Я всегда изо всех сил при тебе подавлял внутреннего мальчишку, которого никогда не любила мать, и отец считал балластом, я хочу хотя бы казаться уверенным в себе. Я же вижу, что ты не сдалась даже после того, как у нас все полетело к чертям. Я чуть не сломался, чуть не залетел в тюрьму, а ты стала еще сильнее, еще правильнее. Не так все надо было сделать. Я ждал, что ты придешь, пустишь слезу, скажешь, что любишь меня, что на волоске от гибели. На крайний случай ждал, что позвонит твой отец и сухо, как обычно, позовет меня на чашку кофе. Я бы примчался за 10 минут, я бы смог объяснить, я бы схватил несколько ободряющих слов и приехал бы к тебе, к вам, к малой. Отец не позвонил. Ты играла в сильную и независимую, а я думал, что меня не существует. Телефон молчал. Все молчало. А я выл от безысходности, от собственной несостоятельности. Хотя ты не верила в это ни тогда, ни потом. Ты вбила в голову себе, что я тебя просто не люблю. Идиотская мысль, правда. Мужчина, сделавший предложение, забиравший жену из роддома, не может разлюбить ее хотя бы потому, что все это делал по собственной инициативе. Я ждал от тебя сраной слабости. А ты ждала от меня несуществующей силы. И мы оба лоханулись.
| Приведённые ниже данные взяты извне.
// tb_joystick_if: random switch activity; each rising edge of a switch
// must give exactly one pulse on its output and one queue command with
// the matching bit, two clock cycles after the pins change.
// Random switch levels change every few cycles on a 100 MHz clock.
module tb_joystick_if;
  import tetris_pkg::*;
  logic clk = 0, rst = 1;
  logic [4:0] pins = '0;
  logic up, down, left, right, start, cmd_valid;
  cmd_t cmd;
  logic [4:0] hist [4];
  int checks = 0, failures = 0;
  int edges = 0;

  joystick_if dut (.clk, .rst, .pins, .up, .down, .left, .right, .start, .cmd, .cmd_valid);

  always #5 clk = ~clk;

  initial begin
    #10000000;
    failures++;
    $display("TB_RESULT checks=%0d failures=%0d", checks, failures);
    $finish;
  end

  initial begin
    foreach (hist[i]) hist[i] = '0;
    repeat (3) @(posedge clk);
    rst <= 0;
    for (int t = 0; t < 3000; t++) begin
      logic [4:0] exp;
      @(negedge clk);
      // hist[k] = pins as they were k+1 cycles ago at the sampling edge
      exp = hist[1] & ~hist[2];
      checks++;
      if ({start, right, left, down, up} !== exp ||
          cmd_valid !== (|exp) ||
          {cmd.start, cmd.right, cmd.left, cmd.down, cmd.up} !== exp ||
          cmd.reserved !== 3'b000) begin
        failures++;
        if (failures < 10) $display("FAIL t %0d got %b exp %b", t, {start, right, left, down, up}, exp);
      end
      edges += $countones(exp);
      if ($urandom_range(3) == 0) pins = 5'($urandom);
      @(posedge clk);
      #1;
      hist[3] = hist[2]; hist[2] = hist[1]; hist[1] = hist[0]; hist[0] = pins;
    end
    checks++;
    if (edges == 0) failures++;
    $display("edges %0d", edges);
    $display("TB_RESULT checks=%0d failures=%0d", checks, failures);
    $finish;
  end
endmodule
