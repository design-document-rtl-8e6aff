// lfsr_rand: pseudo-random block generator (gen_random).
//
// A 16-bit maximal-length Galois LFSR (taps x^16+x^14+x^13+x^11+1) steps
// every clock cycle, so the value taken depends on how many cycles pass
// between player actions. On a next pulse the low bits are reduced to one
// of the seven shapes, and the new block enters in that shape's first
// rotation (A1, B1, C1, D1, E1, F1 or G1). The generator, its polynomial and
// the choice of the first rotation are this design's own.
module lfsr_rand
  import tetris_pkg::*;
#(
  parameter logic [15:0] SEED = 16'hACE1
) (
  input  logic clk,
  input  logic rst,
  input  logic next,     // take a new value
  output blk_t blk       // registered; changes the cycle after next
);

  logic [15:0] lfsr_q;
  logic [2:0]  shape;

  always_ff @(posedge clk) begin
    if (rst) lfsr_q <= SEED;
    else     lfsr_q <= {1'b0, lfsr_q[15:1]} ^ (lfsr_q[0] ? 16'hB400 : 16'h0000);
  end

  // 0..7 folded onto 0..6.
  assign shape = (lfsr_q[2:0] == 3'd7) ? lfsr_q[5:3] % 3'd7 : lfsr_q[2:0];

  function automatic blk_t first_rot(input logic [2:0] s);
    unique case (s)
      3'd0:    return BLK_A1;
      3'd1:    return BLK_B1;
      3'd2:    return BLK_C1;
      3'd3:    return BLK_D1;
      3'd4:    return BLK_E1;
      3'd5:    return BLK_F1;
      default: return BLK_G1;
    endcase
  endfunction

  always_ff @(posedge clk) begin
    if (rst)       blk <= first_rot(SEED[2:0] % 3'd7);
    else if (next) blk <= first_rot(shape);
  end

endmodule
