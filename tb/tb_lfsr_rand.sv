// tb_lfsr_rand: the generator must only produce first rotations (A1, B1,
// C1, D1, E1, F1, G1), must produce every one of them over many draws,
// must hold its output between draws and its state must follow the
// x^16+x^14+x^13+x^11+1 Galois sequence computed here.
// The generator is this design's own; the test checks it as specified
// in its module.
module tb_lfsr_rand;
  import tetris_pkg::*;

  logic clk = 0, rst = 1, next = 0;
  blk_t blk;
  int checks = 0, failures = 0;
  int seen [19];
  logic [15:0] model;

  lfsr_rand dut (.clk, .rst, .next, .blk);

  always #5 clk = ~clk;

  initial begin
    #10000000;
    failures++;
    $display("TB_RESULT checks=%0d failures=%0d", checks, failures);
    $finish;
  end

  function automatic blk_t first_of(input logic [15:0] s);
    logic [2:0] k;
    k = (s[2:0] == 3'd7) ? 3'(s[5:3] % 7) : s[2:0];
    case (k)
      0: return BLK_A1; 1: return BLK_B1; 2: return BLK_C1; 3: return BLK_D1;
      4: return BLK_E1; 5: return BLK_F1; default: return BLK_G1;
    endcase
  endfunction

  initial begin
    foreach (seen[i]) seen[i] = 0;
    model = 16'hACE1;
    @(posedge clk);
    rst <= 0;
    @(negedge clk);
    for (int t = 0; t < 3000; t++) begin
      blk_t exp;
      int gap;
      gap = $urandom_range(5);
      repeat (gap) begin
        @(negedge clk);
        model = {1'b0, model[15:1]} ^ (model[0] ? 16'hB400 : 16'h0);
      end
      exp = first_of(model);
      next = 1;
      @(negedge clk);
      next = 0;
      model = {1'b0, model[15:1]} ^ (model[0] ? 16'hB400 : 16'h0);
      checks++;
      if (blk !== exp) begin
        failures++;
        if (failures < 10) $display("FAIL draw %0d got %0d exp %0d", t, blk, exp);
      end
      seen[int'(blk)]++;
      // hold between draws
      @(negedge clk);
      model = {1'b0, model[15:1]} ^ (model[0] ? 16'hB400 : 16'h0);
      checks++;
      if (blk !== exp) failures++;
    end
    foreach (seen[i]) begin
      automatic bit first = (i == 0 || i == 1 || i == 5 || i == 9 || i == 11 || i == 15 || i == 17);
      checks++;
      if (first && seen[i] == 0) begin failures++; $display("FAIL code %0d never drawn", i); end
      if (!first && seen[i] != 0) begin failures++; $display("FAIL code %0d drawn", i); end
    end
    $display("TB_RESULT checks=%0d failures=%0d", checks, failures);
    $finish;
  end
endmodule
Вот и ты, запуталась как всегда в шарфе, деловая, серьезная, с кучей документов. Какая ты красивая. Как ты так умеешь? Как в голливудских боевиках, когда сзади все рушится, горит и взрывается, а главный герой уходит вразвалку и в идеальном костюме. Вот такая и ты у меня. Моя первая жена. Самая честная на свете женщина. Верная. Любящая. Безапелляционная.
Я помню, что когда я рассказал тебе про детство, ты ответила, что за такое детство любить невозможно, что родители меня сделали моральным калекой. Ты считала и работу неподходящей. И друзей недолюбливала. И во многом ты была права, если не во всем, только не учла одного - что как бы я ни хорохорился, я в разы слабее тебя оказался. И мне оставалось либо следовать твоим урокам, либо пытаться стать собой.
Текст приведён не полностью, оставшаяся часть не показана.